Exercise prompt — Search the data for the word "expected" and copy each line that has it.

======== Supplied material ========

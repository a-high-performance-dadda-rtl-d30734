// tb_final_adder: self-check of the two-row adder at W = 16.
// Corner cases (zero, all ones, a carry through every bit) and 20000 random
// pairs are compared with the sum computed in 32-bit integer arithmetic.
module tb_final_adder;
  localparam int unsigned W = 16;
  logic [W-1:0] a, b, s;
  int checks = 0, failures = 0;

  final_adder #(.W(W)) dut (.a(a), .b(b), .s(s));

  initial begin : watchdog
    #1000000;
    failures++;
    $display("watchdog expired");
    $display("TB_RESULT checks=%0d failures=%0d", checks, failures);
    $finish;
  end

  task automatic apply(input int unsigned va, input int unsigned vb);
    int unsigned expected;
    a = va[W-1:0];
    b = vb[W-1:0];
    #1;
    expected = (va + vb) & ((1 << W) - 1);
    checks++;
    if (s !== expected[W-1:0]) begin
      failures++;
      if (failures < 10) $display("FAIL %0d + %0d -> %0d, expected %0d", va, vb, s, expected);
    end
  endtask

  initial begin
    apply(0, 0);
    apply(16'hffff, 1);
    apply(16'h7fff, 1);
    apply(16'haaaa, 16'h5555);
    apply(16'hffff, 16'hffff);
    for (int n = 0; n < 20000; n++) apply($urandom & 16'hffff, $urandom & 16'hffff);
    $display("TB_RESULT checks=%0d failures=%0d", checks, failures);
    $finish;
  end
endmodule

========

Exercise answer —
    int unsigned expected;
    expected = (va + vb) & ((1 << W) - 1);
    if (s !== expected[W-1:0]) begin
      if (failures < 10) $display("FAIL %0d + %0d -> %0d, expected %0d", va, vb, s, expected);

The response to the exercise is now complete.